濮燕燕居然说我没有看透他,好像她对黑皮旦另有评价。“那你看透他?他是怎么样的?”
“画龙画虎难画骨,知人知面不知心!”
“你这话是指哪样呢?能说具体点吗?”我有些不放心了。她到底掌握什么情况了?
她看了我一眼,把头扭过去。此时她是直挺挺躺着的,裙子都不穿,上面只有一条圆领汗衫,两堆饱峰高高挺起,我发现她其实并不黑,也许因为脸容易晒黑,其实她的腿很白。
所以当她把脸扭过去时,就显出特别的韵味来,一般的男人就这么坐着,谁受得住,一定会有动作的,而且她也好像期待我有什么动作。
但我不敢动,还是想引出她对黑皮旦的评价来。
她伸手把我的手轻轻拉了拉,然后说道:“他自以为聪明,但聪明总要被聪明误的,而且他是小聪明,能糊弄别人一阵子,不能糊弄人一辈子,如果不分别人还是自家人,都要下手,那他最后就会被别人抛弃,也会被自家人抛弃的,可惜他自作聪明总以为别人比他笨,有些事情做得过于精明,还是会有疏漏的。
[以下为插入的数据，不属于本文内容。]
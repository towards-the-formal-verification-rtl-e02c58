// Test of the receiver automaton on the bit level: v is held for 8 cycles
// per frame bit and a strobe is given in the middle of each bit, so the
// automaton sees clean samples.  Random frames (1..12 bytes) must give the
// right bytes with their indices and one frame_done; sync must be raised
// exactly at the 1->0 edges at the start of TSS and of each BSS[0] and
// nowhere else.  Corrupted frames (FSS=0, BSS[0]=1, FES[0]=0) must give
// frame_err and no frame_done; force_idle must abort a frame.
`timescale 1ns/1ps
module tb_rx_fsm;
  import fr_pkg::*;
  localparam int LW = 9;
  logic clk = 0, rst_n = 0, force_idle = 0, v = 1, strobe = 0;
  logic sync, byte_valid, frame_done, frame_err;
  frame_pos_t state;
  logic [7:0] byte_o;
  logic [LW-1:0] byte_idx;
  int checks = 0, failures = 0;
  bit check_bytes = 1;
  int n_at_abort;
  bit idle_after_abort;
  int n_bytes, n_done, n_err, n_sync, exp_sync;
  logic [7:0] msg [16];
  logic bits [$];
  int sync_at [$];

  rx_fsm #(.LEN_W(LW)) dut (.*);
  always #5 clk = ~clk;

  task automatic chk(bit ok, string what);
    checks++;
    if (!ok) begin failures++; $display("FAIL %s at %0t", what, $time); end
  endtask

  always @(posedge clk) if (rst_n) begin
    if (byte_valid) begin
      if (check_bytes) chk(byte_o == msg[byte_idx[3:0]], $sformatf("byte %0d", byte_idx));
      n_bytes++;
    end
    if (frame_done) n_done++;
    if (frame_err) n_err++;
    if (sync) n_sync++;
  end

  // send one frame bit by bit; corrupt = index of a bit to invert or -1
  task automatic send(int n, int corrupt, int abort_at);
    bits = {};
    bits.push_back(0); bits.push_back(1);
    exp_sync = 1;
    for (int k = 0; k < n; k++) begin
      bits.push_back(1); bits.push_back(0);
      for (int b = 7; b >= 0; b--) bits.push_back(msg[k][b]);
      exp_sync++;
    end
    bits.push_back(0); bits.push_back(1);
    if (corrupt >= 0) bits[corrupt] = !bits[corrupt];
    n_bytes = 0; n_done = 0; n_err = 0; n_sync = 0;
    for (int i = 0; i < bits.size(); i++) begin
      for (int c = 0; c < 8; c++) begin
        @(negedge clk);
        v = bits[i];
        strobe = (c == 4);
        force_idle = (i == abort_at && c == 0);
        if (force_idle) begin
          n_at_abort = n_bytes;
          @(negedge clk);
          idle_after_abort = (state == POS_IDLE);
          force_idle = 0;
          c++;
        end
      end
    end
    @(negedge clk);
    v = 1; strobe = 0; force_idle = 0;
    // idle bus for 4 bit times with strobes
    for (int c = 0; c < 32; c++) begin
      @(negedge clk);
      strobe = (c % 8 == 4);
    end
    strobe = 0;
  endtask

  initial begin
    int n;
    #12 rst_n = 1;
    for (int f = 0; f < 30; f++) begin
      n = $urandom_range(1, 12);
      for (int k = 0; k < 16; k++) msg[k] = 8'($urandom);
      send(n, -1, -1);
      chk(n_bytes == n && n_done == 1 && n_err == 0, "clean frame");
      chk(n_sync == exp_sync, $sformatf("sync count %0d expected %0d", n_sync, exp_sync));
      chk(state == POS_IDLE, "idle after frame");
    end
    // FSS corrupted (bit 1), BSS[0] corrupted (bit 3), FES[0] corrupted (last)
    msg[0] = 8'hA5; msg[1] = 8'h3C;
    // (after an error the automaton hunts for a new TSS in the rest of the
    // corrupted frame, so only the first error and the bytes before it are
    // predictable)
    check_bytes = 0;
    send(2, 1, -1);
    chk(n_err >= 1, "FSS error");
    send(2, 3, -1);
    chk(n_err >= 1, "BSS[0] error");
    check_bytes = 1;
    send(2, 2 + 2 * 10 + 1, -1);
    chk(n_err >= 1 && n_done == 0 && n_bytes == 2, "FES[0] error");
    // abort in the middle of the second byte (what follows is the
    // automaton hunting in the rest of the frame, not checked)
    check_bytes = 0;
    send(3, -1, 17);
    chk(n_at_abort == 1 && idle_after_abort, "force_idle aborts the frame");
    $display("TB_RESULT checks=%0d failures=%0d", checks, failures);
    $finish;
  end

  initial begin
    #2000000;
    $display("TB_RESULT checks=%0d failures=%0d", checks, failures + 1);
    $finish;
  end
endmodule
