// Bus input synchroniser of the receiver.
//
// The bus is driven from another ECU's clock, so setup and hold times of the
// first register R can be violated and R may go metastable.  R is therefore
// copied into a second register R^ (rhat) on the next edge of the same
// clock; only rhat is used by the rest of the receiver.  Both registers come
// out of reset holding 1, the idle level of the bus.
// Timing: rhat shows the bus value sampled two rising edges earlier.
// The two-stage structure and the reset value follow the interface's
// specification.
module rx_sync (
  input  logic clk,
  input  logic rst_n,
  input  logic bus_i,
  output logic r,
  output logic rhat
);
  always_ff @(posedge clk or negedge rst_n) begin
    if (!rst_n) begin
      r    <= 1'b1;
      rhat <= 1'b1;
    end else begin
      r    <= bus_i;
      rhat <= r;
    end
  end
endmodule
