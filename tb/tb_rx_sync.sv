// Test of the two-register bus synchroniser: after reset both registers
// read 1; afterwards r is the bus one edge earlier and rhat two edges
// earlier, for a random bus sequence.
`timescale 1ns/1ps
module tb_rx_sync;
  logic clk = 0, rst_n = 0, bus_i = 1, r, rhat;
  logic h1, h2;
  int checks = 0, failures = 0;

  rx_sync dut (.*);
  always #5 clk = ~clk;

  initial begin
    bus_i = 0;
    #12;
    checks++; if (!(r == 1 && rhat == 1)) failures++;
    bus_i = 1;
    rst_n = 1;
    h1 = 1; h2 = 1;
    repeat (500) begin
      @(negedge clk);
      bus_i = 1'($urandom);
      @(posedge clk);
      h2 = h1; h1 = bus_i;
      #1;
      checks++;
      if (r != h1 || rhat != h2) begin
        failures++;
        $display("FAIL r=%b rhat=%b expected %b %b", r, rhat, h1, h2);
      end
    end
    $display("TB_RESULT checks=%0d failures=%0d", checks, failures);
    $finish;
  end

  initial begin
    #100000;
    $display("TB_RESULT checks=%0d failures=%0d", checks, failures + 1);
    $finish;
  end
endmodule
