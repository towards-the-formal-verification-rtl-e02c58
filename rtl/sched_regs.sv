// Configuration registers of the bus interface.
//
// Holds the number u of the ECU the interface belongs to and the global bus
// schedule S = (ns, ecu, st, mlen), extended by the per-slot wakeup times:
// ns slots per bus round; in slot s ECU ecu(s) starts sending mlen(s) bytes
// at timer value st(s), and every ECU raises its wakeup interrupt at timer
// value wakeup(s).  The registers are written through the processor I/O
// port during startup and are read by the slot sequencer for slot sigma.
// Address map (word addresses): 0x02 u, 0x03 ns, 0x40+s ecu(s),
// 0x60+s st(s), 0x80+s mlen(s), 0xA0+s wakeup(s); other addresses are
// ignored.  Writes take effect at the next edge; reads are combinational.
// All registers reset to 0.  The address map is this design's choice.
module sched_regs
  import fr_pkg::*;
#(
  parameter int unsigned NS_MAX = 16,
  localparam int unsigned SW    = $clog2(NS_MAX)
) (
  input  logic            clk,
  input  logic            rst_n,
  input  logic            we,
  input  logic [7:0]      addr,
  input  logic [IO_W-1:0] wdata,
  input  logic [SW-1:0]   sigma,
  output logic [7:0]      cfg_u,
  output logic [SW:0]     cfg_ns,
  output slot_cfg_t       slot
);
  slot_cfg_t tab [NS_MAX];
  logic      in_tab;
  logic [SW-1:0] idx;

  initial assert (NS_MAX <= 32) else $error("NS_MAX must be at most 32");

  assign idx    = addr[SW-1:0];
  assign in_tab = (32'(addr[4:0]) < NS_MAX);
  assign slot   = tab[sigma];

  always_ff @(posedge clk or negedge rst_n) begin
    if (!rst_n) begin
      cfg_u  <= '0;
      cfg_ns <= '0;
      for (int s = 0; s < NS_MAX; s++) tab[s] <= '0;
    end else if (we) begin
      if (addr == A_U)  cfg_u  <= wdata[7:0];
      if (addr == A_NS) cfg_ns <= wdata[SW:0];
      if (in_tab) begin
        unique case (addr[7:5])
          A_ECU:    tab[idx].ecu    <= wdata[7:0];
          A_ST:     tab[idx].st     <= wdata[TI_W-1:0];
          A_MLEN:   tab[idx].mlen   <= wdata[15:0];
          A_WAKEUP: tab[idx].wakeup <= wdata[TI_W-1:0];
          default: ;
        endcase
      end
    end
  end
endmodule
”
这话怎么好像一半是对我说的,难道黑皮旦的骗局穿帮了,被燕燕看破了?
如果看破了,她就认为我跟黑皮旦有合伙作案的嫌疑了吧?
不过如果燕燕不说破,我也不好主动承认吧,何况我不是主动跟黑皮旦合作,是他在电话里向她们提出让我送钱的,我本来也不愿意去,是她们母女求我去的。
她们当时只以为是绑匪收了钱,我去见的是个陌生的绑匪,难道她们察觉绑匪就是黑皮旦了?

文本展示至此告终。